Der Bundesagentur für Arbeit sind bundesweit mit Nordfriesland und Ostvorpommern nur zwei Landkreise bekannt, die bereits vor einer gesetzlichen Regelung seit Anfang des Jahres fünf Euro mehr zahlen.

In Niedersachsen wurden im Landkreis Ammerland Überlegungen laut, noch vor dem 1. April zu zahlen, falls in den kommenden Tagen ein verbindlicher Hinweis vom Bund kommen sollte. „Dann sind wir die Letzten, die sich dagegen sperren“, erklärte Sozialdezernent Ingo Rabe. Für die Kommunen sei keine Mehrbelastung zu erwarten, weil es sich bei den fünf Euro um Bundesmittel handele.

Zu den 13 niedersächsischen Optionskommunen gehört auch der Landkreis Grafschaft Bentheim. Dort sei eine vorzeitige Erhöhung der Hartz-IV-Sätze kein Thema, sagte Kreissprecher Jürgen Hartmann. Es sei zwar darüber nachgedacht worden, doch wäre unterm Strich der Verwaltungsaufwand zu groß gewesen. „Das Problem ist, es hätten neue Bescheide erstellt werden müssen, die aber nur hätten vorläufig sein können“, sagte Hartmann. Schließlich habe niemand bis Montag wissen können, wie hoch die Erhöhung ausfallen werde.

„Wir zahlen noch nicht aus, weil es das Gesetz noch nicht gibt“, hieß es beim Landkreis Oldenburg kurz und bündig. Ganz ähnlich sehen es die Kreise Emsland, Soltau-Fallingbostel, Osnabrück, Osterode und Peine. „Wir warten ab, was im Gesetz stehen wird.“ Dann werde rückwirkend ausgezahlt, sagte Sozialdezernent Markus Pragal im Landkreis Rotenburg.

Auch Bremen und Bremerhaven wollen eine klare gesetzliche Regelung abwarten. Verantwortlich für die Hartz-IV-Empfänger seien der Bund beziehungsweise die Bundesagentur für Arbeit (BA), teilte das Bremer Sozialressort mit. Bremen und Bremerhaven hatten bereits im Dezember angekündigt, bei Ansprüchen nach Sozialgesetzbuch (SGB) XII (Sozialhilfe) fünf Euro mehr zu zahlen. Das betrifft bedürftige Rentner sowie dauerhaft erwerbsunfähige Männer und Frauen.
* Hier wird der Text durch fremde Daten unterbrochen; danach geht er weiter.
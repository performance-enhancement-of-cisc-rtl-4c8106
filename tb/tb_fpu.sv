// Self-checking testbench of the IEEE-754 single-precision FPU.
// The reference is computed independently in double precision: the exact
// operands are built from their bit fields, the operation is done in a
// `real`, and the double is rounded to single precision by integer code for
// each of the four rounding modes. For add and subtract with directed
// rounding the operands are kept within 28 binades of each other so that the
// double sum is exact; round-to-nearest is correct for any operands because
// double precision has more than twice the single-precision bits plus two.
// Special values, signed zeros, overflow, underflow and division by zero are
// checked with directed vectors. Every result must appear exactly one clock
// after start.
module tb_fpu;
  import mcu_pkg::*;

  logic clk = 1'b0, rst_n = 1'b0, start = 1'b0;
  fpu_op_e op = FPU_ADD;
  fpu_rmode_e rmode = RM_NEAREST_EVEN;
  logic [31:0] opa = '0, opb = '0, result;
  fpu_flags_t flags;
  logic zero, valid;
  int checks = 0, failures = 0;

  fpu dut (.*);

  always #5 clk = ~clk;

  initial begin : watchdog
    repeat (400000) @(posedge clk);
    failures++;
    $display("TB_RESULT checks=%0d failures=%0d", checks, failures);
    $finish;
  end

  function automatic real f2r(input logic [31:0] x);
    int   e;
    real  m;
    e = int'(x[30:23]);
    m = real'({(e != 0), x[22:0]});
    if (e == 0) e = 1;
    f2r = (x[31] ? -m : m) * (2.0 ** (e - 150));
  endfunction

  // round a non-zero double to single precision
  function automatic logic [31:0] rnd(input real d, input logic [1:0] rm,
                                      output logic inx, output logic ovf);
    logic [63:0] b, m, q, rem, half;
    logic        s, inc;
    int          ex, sh;
    logic [63:0] val;
    b    = $realtobits(d);
    s    = b[63];
    ex   = int'(b[62:52]) - 1023;
    m    = {11'd0, 1'b1, b[51:0]};
    sh   = (ex >= -126) ? 29 : 29 + (-126 - ex);
    if (sh > 60) sh = 60;
    q    = m >> sh;
    rem  = m & ((64'd1 << sh) - 1);
    half = 64'd1 << (sh - 1);
    case (rm)
      2'd0: inc = (rem > half) || (rem == half && q[0]);
      2'd1: inc = 1'b0;
      2'd2: inc = (rem != 0) && !s;
      default: inc = (rem != 0) && s;
    endcase
    q   = q + 64'(inc);
    inx = (rem != 0);
    ovf = 1'b0;
    if (ex >= -126) val = 64'(ex + 126) * 64'h80_0000 + q;
    else            val = q;
    if (val >= 64'(255) * 64'h80_0000) begin
      ovf = 1'b1;
      inx = 1'b1;
      case (rm)
        2'd0: val = 64'h7F80_0000;
        2'd1: val = 64'h7F7F_FFFF;
        2'd2: val = s ? 64'h7F7F_FFFF : 64'h7F80_0000;
        default: val = s ? 64'h7F80_0000 : 64'h7F7F_FFFF;
      endcase
    end
    rnd = {s, val[30:0]};
  endfunction

  // reference for finite, non-NaN operands
  function automatic logic [31:0] ref_fp(input logic [1:0] o, input logic [1:0] rm,
                                         input logic [31:0] a, input logic [31:0] bb,
                                         output logic inx, output logic ovf);
    real ra, rb, d;
    logic sbe;
    ra = f2r(a);
    rb = f2r(bb);
    inx = 0; ovf = 0;
    sbe = bb[31] ^ (o == 2'd1);
    case (o)
      2'd0: d = ra + rb;
      2'd1: d = ra - rb;
      2'd2: d = ra * rb;
      default: d = ra / rb;
    endcase
    if (d == 0.0) begin
      if (o <= 2'd1) ref_fp = {(a[31] == sbe) ? a[31] : (rm == 2'd3), 31'd0};
      else           ref_fp = {a[31] ^ bb[31], 31'd0};
    end else begin
      ref_fp = rnd(d, rm, inx, ovf);
    end
  endfunction

  task automatic run(input logic [1:0] o, input logic [1:0] rm,
                     input logic [31:0] a, input logic [31:0] bb,
                     input logic [31:0] exp_res, input bit chk_flags,
                     input logic exp_inx, input logic exp_ovf);
    @(negedge clk);
    op = fpu_op_e'(o); rmode = fpu_rmode_e'(rm); opa = a; opb = bb; start = 1'b1;
    @(negedge clk);
    start = 1'b0;
    checks++;
    if (!valid || result !== exp_res ||
        (chk_flags && (flags.inexact !== exp_inx || flags.overflow !== exp_ovf))) begin
      failures++;
      if (failures < 20)
        $display("FAIL op=%0d rm=%0d a=%h b=%h got=%h exp=%h valid=%b inx=%b/%b ovf=%b/%b",
                 o, rm, a, bb, result, exp_res, valid, flags.inexact, exp_inx,
                 flags.overflow, exp_ovf);
    end
  endtask

  task automatic run_ref(input logic [1:0] o, input logic [1:0] rm,
                         input logic [31:0] a, input logic [31:0] bb);
    logic [31:0] e;
    logic inx, ovf;
    int d;
    e = ref_fp(o, rm, a, bb, inx, ovf);
    d = int'(a[30:23]) - int'(bb[30:23]);
    // the flags are checked only where the double result is exact
    run(o, rm, a, bb, e, !(o <= 2'd1 && (d > 28 || d < -28)), inx, ovf);
  endtask

  task automatic run_special(input logic [1:0] o, input logic [31:0] a,
                             input logic [31:0] bb, input logic [31:0] e,
                             input logic inv, input logic dbz);
    run(o, 2'd0, a, bb, e, 1'b0, 1'b0, 1'b0);
    checks++;
    if (flags.invalid !== inv || flags.div_by_zero !== dbz) begin
      failures++;
      $display("FAIL flags op=%0d a=%h b=%h inv=%b dbz=%b", o, a, bb,
               flags.invalid, flags.div_by_zero);
    end
  endtask

  function automatic logic [31:0] rand_fp(input int kind);
    logic [31:0] r;
    r = $urandom;
    case (kind)
      0: if (r[30:23] == 8'hFF) r[30:23] = 8'hFE;            // any finite
      1: r[30:23] = 8'(120 + $urandom_range(0, 14));          // near 1.0
      2: r[30:23] = 8'd0;                                     // denormal
      3: r[30:23] = 8'(1 + $urandom_range(0, 3));             // small normal
      default: r[30:23] = 8'(250 + $urandom_range(0, 4));     // huge
    endcase
    return r;
  endfunction

  initial begin
    logic [31:0] a, bb;
    logic [1:0]  o, rm;
    int ka, kb;
    repeat (3) @(posedge clk);
    rst_n = 1'b1;

    // ---- directed values
    run_ref(2'd0, 2'd0, 32'h3FC0_0000, 32'h4010_0000);   // 1.5 + 2.25
    run_ref(2'd1, 2'd0, 32'h41B0_0000, 32'h4190_0000);   // 22 - 18
    run_ref(2'd2, 2'd0, 32'h40C0_0000, 32'h4100_0000);   // 6 * 8
    run_ref(2'd3, 2'd0, 32'h4140_0000, 32'h4080_0000);   // 12 / 4
    run(2'd0, 2'd0, 32'h4180_0000, 32'h4140_0000, 32'h41E0_0000, 1'b1, 0, 0); // 16+12=28
    run(2'd3, 2'd0, 32'h3F80_0000, 32'h4040_0000, 32'h3EAA_AAAB, 1'b1, 1, 0); // 1/3
    run(2'd3, 2'd1, 32'h3F80_0000, 32'h4040_0000, 32'h3EAA_AAAA, 1'b1, 1, 0);
    run(2'd1, 2'd0, 32'h3F80_0000, 32'h3F80_0000, 32'h0000_0000, 1'b1, 0, 0); // 1-1=+0
    run(2'd1, 2'd3, 32'h3F80_0000, 32'h3F80_0000, 32'h8000_0000, 1'b1, 0, 0); // -0 rounding down
    run(2'd2, 2'd0, 32'h7F7F_FFFF, 32'h4000_0000, 32'h7F80_0000, 1'b1, 1, 1); // overflow
    run(2'd2, 2'd1, 32'h7F7F_FFFF, 32'h4000_0000, 32'h7F7F_FFFF, 1'b1, 1, 1);
    run(2'd0, 2'd0, 32'h0000_0001, 32'h0000_0001, 32'h0000_0002, 1'b1, 0, 0); // denormals
    run(2'd2, 2'd2, 32'h0080_0000, 32'h3400_0000, 32'h0000_0001, 1'b1, 0, 0); // exactly 2^-149
    run(2'd2, 2'd2, 32'h0080_0000, 32'h3300_0000, 32'h0000_0001, 1'b1, 1, 0); // 2^-150 rounds up
    run(2'd2, 2'd0, 32'h0080_0000, 32'h3300_0000, 32'h0000_0000, 1'b1, 1, 0); // tie to even zero
    run(2'd2, 2'd0, 32'h0080_0000, 32'h3F00_0000, 32'h0040_0000, 1'b1, 0, 0); // exact denormal
    checks++;
    if (flags.underflow !== 1'b0) begin failures++; $display("FAIL exact underflow"); end
    run(2'd2, 2'd0, 32'h0080_0001, 32'h3F00_0000, 32'h0040_0000, 1'b1, 1, 0);
    checks++;
    if (flags.underflow !== 1'b1) begin failures++; $display("FAIL underflow flag"); end
    // specials
    run_special(2'd0, 32'h7F80_0000, 32'hFF80_0000, QNAN, 1, 0);       // inf - inf
    run_special(2'd1, 32'h7F80_0000, 32'h7F80_0000, QNAN, 1, 0);
    run_special(2'd0, 32'h7F80_0000, 32'h3F80_0000, 32'h7F80_0000, 0, 0);
    run_special(2'd1, 32'h3F80_0000, 32'h7F80_0000, 32'hFF80_0000, 0, 0);
    run_special(2'd2, 32'h7F80_0000, 32'h0000_0000, QNAN, 1, 0);       // inf * 0
    run_special(2'd2, 32'hFF80_0000, 32'h4000_0000, 32'hFF80_0000, 0, 0);
    run_special(2'd2, 32'h8000_0000, 32'h4000_0000, 32'h8000_0000, 0, 0);
    run_special(2'd3, 32'h0000_0000, 32'h0000_0000, QNAN, 1, 0);       // 0 / 0
    run_special(2'd3, 32'h7F80_0000, 32'hFF80_0000, QNAN, 1, 0);       // inf / inf
    run_special(2'd3, 32'hBF80_0000, 32'h0000_0000, 32'hFF80_0000, 0, 1); // -1 / 0
    run_special(2'd3, 32'h3F80_0000, 32'hFF80_0000, 32'h8000_0000, 0, 0); // 1 / -inf
    run_special(2'd3, 32'hFF80_0000, 32'h4000_0000, 32'hFF80_0000, 0, 0);
    run_special(2'd0, 32'h7FC0_1234, 32'h3F80_0000, QNAN, 0, 0);       // quiet NaN
    run_special(2'd2, 32'h3F80_0000, 32'h7F80_0001, QNAN, 1, 0);       // signalling NaN
    checks++;
    if (zero !== 1'b0) begin failures++; $display("FAIL zero flag"); end
    run_special(2'd2, 32'h0000_0000, 32'h4000_0000, 32'h0000_0000, 0, 0);
    checks++;
    if (zero !== 1'b1) begin failures++; $display("FAIL zero flag set"); end

    // ---- random vectors
    for (int n = 0; n < 40000; n++) begin
      o  = 2'($urandom_range(0, 3));
      rm = 2'($urandom_range(0, 3));
      ka = $urandom_range(0, 4);
      kb = $urandom_range(0, 4);
      a  = rand_fp(ka);
      bb = rand_fp(kb);
      if (o == 2'd3 && bb[30:0] == '0) bb[0] = 1'b1;
      if (o == 2'd2 && (a[30:0] == '0 || bb[30:0] == '0)) a[0] = 1'b1;
      if (o <= 2'd1 && rm != 2'd0) begin
        // keep the exact double sum: exponents within 28 of each other
        if (int'(a[30:23]) - int'(bb[30:23]) > 28 || int'(bb[30:23]) - int'(a[30:23]) > 28)
          bb[30:23] = a[30:23] - 8'($urandom_range(0, 20)) + 8'd10 > 8'hFE ? a[30:23] :
                      (a[30:23] < 8'd11 ? a[30:23] + 8'($urandom_range(0, 9)) : a[30:23] - 8'($urandom_range(0, 10)));
      end
      run_ref(o, rm, a, bb);
    end

    $display("TB_RESULT checks=%0d failures=%0d", checks, failures);
    $finish;
  end
endmodule
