// UART: the transmitter and receiver of the enhanced controller sharing one
// bit-rate clock. ResetF (active low) resets both halves. Clk16xT is a
// one-clock tick at 16 times the bit rate and ClkEnbT gates it, so the UART
// stops when ClkEnbT is low. Pulling Shift_LdF low while XmitMT is high
// loads TxDataT and sends it as a frame of one start bit, DW data bits MSB
// first and one stop bit on TxSerial_Out. Frames arriving on RxSerial_In are
// presented on RxData with DataRdyT high. A frame takes 16 x (DW + 2) ticks.
// Port names follow the original design; the roles given to ClkEnbT and
// Clk16xT and the frame format are this design's reading of them.
module uart #(
  parameter int unsigned DW = 8
) (
  input  logic          clk,
  input  logic          ResetF,
  input  logic          ClkEnbT,
  input  logic          Clk16xT,
  input  logic          Shift_LdF,
  input  logic [DW-1:0] TxDataT,
  output logic          TxSerial_Out,
  output logic          XmitMT,
  input  logic          RxSerial_In,
  output logic [DW-1:0] RxData,
  output logic          DataRdyT
);
  logic tick16;
  assign tick16 = Clk16xT & ClkEnbT;

  uart_tx #(.DW(DW)) u_tx (
    .clk, .rst_n(ResetF), .tick16, .Shift_LdF, .TxDataT, .TxSerial_Out, .XmitMT
  );

  uart_rx #(.DW(DW)) u_rx (
    .clk, .rst_n(ResetF), .tick16, .RxSerial_In, .RxData, .DataRdyT
  );
endmodule
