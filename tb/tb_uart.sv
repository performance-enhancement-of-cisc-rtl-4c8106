// Testbench of the UART with TxSerial_Out looped back to RxSerial_In. It
// sends the bytes 54, CC, E3 and 58 and random bytes and expects each back on
// RxData with DataRdyT, within one frame time (160 ticks plus a few clocks).
// With ClkEnbT low nothing may move; ResetF must return the line to idle.
module tb_uart;
  logic clk = 0, ResetF = 0, ClkEnbT = 1, Clk16xT = 0, Shift_LdF = 1;
  logic [7:0] TxDataT = '0, RxData;
  logic TxSerial_Out, XmitMT, RxSerial_In, DataRdyT;
  int checks = 0, failures = 0;

  assign RxSerial_In = TxSerial_Out;
  uart #(.DW(8)) dut (.*);
  always #5 clk = ~clk;
  always @(posedge clk) Clk16xT <= ~Clk16xT;

  initial begin
    repeat (300000) @(posedge clk);
    failures++;
    $display("TB_RESULT checks=%0d failures=%0d", checks, failures);
    $finish;
  end

  task automatic chk(input bit ok, input string what);
    checks++;
    if (!ok) begin failures++; $display("FAIL %s RxData=%h", what, RxData); end
  endtask

  task automatic xfer(input logic [7:0] v);
    int n;
    TxDataT = v; Shift_LdF = 0;
    @(negedge clk); Shift_LdF = 1;
    n = 0;
    while (!(DataRdyT && RxData == v) && n < 400) begin @(negedge clk); n++; end
    // 160 ticks = 320 clocks; the receiver sees the stop bit at mid-cell
    chk(DataRdyT && RxData == v, "loopback byte");
    chk(n >= 290 && n <= 320, "frame time");
    while (!XmitMT) @(negedge clk);
  endtask

  initial begin
    logic [7:0] hold;
    repeat (3) @(negedge clk);
    ResetF = 1;
    repeat (4) @(negedge clk);
    chk(XmitMT && TxSerial_Out && !DataRdyT, "idle");
    xfer(8'h54); xfer(8'hCC); xfer(8'hE3); xfer(8'h58);
    repeat (30) xfer(8'($urandom));
    // clock enable low: the transmitter must stay in its start bit
    TxDataT = 8'h0F; Shift_LdF = 0; @(negedge clk); Shift_LdF = 1;
    ClkEnbT = 0;
    hold = RxData;
    repeat (1000) @(negedge clk);
    chk(!XmitMT && TxSerial_Out == 1'b0 && RxData == hold, "frozen while disabled");
    ResetF = 0; @(negedge clk); ResetF = 1; ClkEnbT = 1;
    @(negedge clk);
    chk(XmitMT && TxSerial_Out && !DataRdyT, "reset to idle");
    xfer(8'h0F);
    $display("TB_RESULT checks=%0d failures=%0d", checks, failures);
    $finish;
  end
endmodule
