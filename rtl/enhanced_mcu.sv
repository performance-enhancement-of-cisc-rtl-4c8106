// Enhanced CISC microcontroller, top level.
// The base controller is a two-stage pipelined 8051-style core (cisc_core,
// with its program memory and data RAM) that retires one instruction per
// clock. Three units are added beside it, each with its own pins as in the
// original top level: the general purpose register file R16..R31 with its
// Z-pointer address bus (gprf), a UART (uart), and floating point hardware:
// the IEEE-754 single-precision FPU (fpu) plus the stand-alone significand
// adder/subtractor, multiplier and divider it is built from (fpu_addsub,
// fpu_mul, fpu_div). The four-level hardware return stack (hw_stack) is also
// brought out. There is no parameter: every block runs at its default size.
//
// Clocking: one clock, clk. rst_n resets the core, the FPU and the stack;
// clrn clears the register file; ResetF resets the UART. The arithmetic
// units fpu_addsub, fpu_mul and fpu_div are combinational; the FPU answers
// one clock after fpu_start (fpu_valid).
// Which blocks exist and the pins of the register file, UART and integer
// units follow the original design; the core does not drive the added units
// because no instruction encoding for them is defined.
module enhanced_mcu
  import mcu_pkg::*;
(
  input  logic        clk,
  input  logic        rst_n,
  // core
  output logic [7:0]  pc,
  output logic [7:0]  acc,
  output logic [23:0] ir,
  output logic        retired,
  output logic        illegal_op,
  output logic [7:0]  zp_data,    // data RAM byte addressed by the Z pointer
  // general purpose register file
  input  logic        clrn,
  input  logic [7:0]  c,
  input  logic        wr_reg,
  input  logic        dest,
  input  logic [3:0]  rd,
  input  logic [3:0]  rr,
  input  logic        inc_zp,
  input  logic        dec_zp,
  output logic [7:0]  reg_rd,
  output logic [7:0]  reg_rr,
  output logic [7:0]  addrbus,
  // UART
  input  logic        ResetF,
  input  logic        ClkEnbT,
  input  logic        Clk16xT,
  input  logic        Shift_LdF,
  input  logic [7:0]  TxDataT,
  output logic        TxSerial_Out,
  output logic        XmitMT,
  input  logic        RxSerial_In,
  output logic [7:0]  RxData,
  output logic        DataRdyT,
  // significand adder/subtractor, multiplier, divider
  input  logic [23:0] opa,
  input  logic [23:0] opb,
  input  logic        add,
  output logic [23:0] sum,
  output logic        co,
  input  logic [23:0] opa1,
  input  logic [23:0] opb1,
  output logic [47:0] prod,
  input  logic [23:0] dividend,
  input  logic [23:0] divisor,
  output logic [23:0] quo,
  output logic [23:0] remainder,
  // IEEE-754 FPU
  input  logic        fpu_start,
  input  logic [1:0]  fpu_op,
  input  logic [1:0]  fpu_rmode,
  input  logic [31:0] fpu_a,
  input  logic [31:0] fpu_b,
  output logic [31:0] fpu_result,
  output fpu_flags_t  fpu_flags,
  output logic        fpu_zero,
  output logic        fpu_valid,
  // hardware stack
  input  logic        stk_push,
  input  logic        stk_pop,
  input  logic [7:0]  stk_din,
  output logic [7:0]  stk_top,
  output logic        stk_empty,
  output logic        stk_full,
  output logic        stk_overflow,
  output logic        stk_underflow
);

  // the register file's address bus (Z pointer, R30) addresses the data RAM;
  // the RAM has 128 bytes, so bit 7 of the pointer is not used
  logic unused_zp7;
  assign unused_zp7 = addrbus[7];

  cisc_core u_core (
    .clk, .rst_n, .pc, .acc, .ir, .retired, .illegal_op,
    .dbg_addr(addrbus[6:0]), .dbg_data(zp_data)
  );

  gprf u_gprf (
    .clk, .clrn, .c, .wr_reg, .dest, .rd, .rr, .inc_zp, .dec_zp,
    .reg_rd, .reg_rr, .addrbus
  );

  uart u_uart (
    .clk, .ResetF, .ClkEnbT, .Clk16xT, .Shift_LdF, .TxDataT, .TxSerial_Out,
    .XmitMT, .RxSerial_In, .RxData, .DataRdyT
  );

  fpu_addsub u_addsub (.opa, .opb, .add, .sum, .co);
  fpu_mul    u_mul    (.opa1, .opb1, .prod);
  fpu_div    u_div    (.opa(dividend), .opb(divisor), .quo, .remainder);

  fpu u_fpu (
    .clk, .rst_n, .start(fpu_start), .op(fpu_op_e'(fpu_op)),
    .rmode(fpu_rmode_e'(fpu_rmode)), .opa(fpu_a), .opb(fpu_b),
    .result(fpu_result), .flags(fpu_flags), .zero(fpu_zero), .valid(fpu_valid)
  );

  hw_stack u_stack (
    .clk, .rst_n, .push(stk_push), .pop(stk_pop), .din(stk_din), .top(stk_top),
    .empty(stk_empty), .full(stk_full), .overflow(stk_overflow),
    .underflow(stk_underflow)
  );

endmodule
Regierungskoalition und SPD hatten sich am Montag auf ein Gesamtpaket im Hartz-IV-Streit geeinigt. Danach soll der Regelsatz für rund 4,7 Millionen Hartz-IV-Empfänger rückwirkend zum 1. Januar um 5 auf 364 Euro steigen. Anfang 2012 soll es eine weitere Erhöhung von 3 Euro geben, die dann noch um einen prozentualen, an Inflation und Lohnentwicklung orientierten Aufschlag ergänzt wird.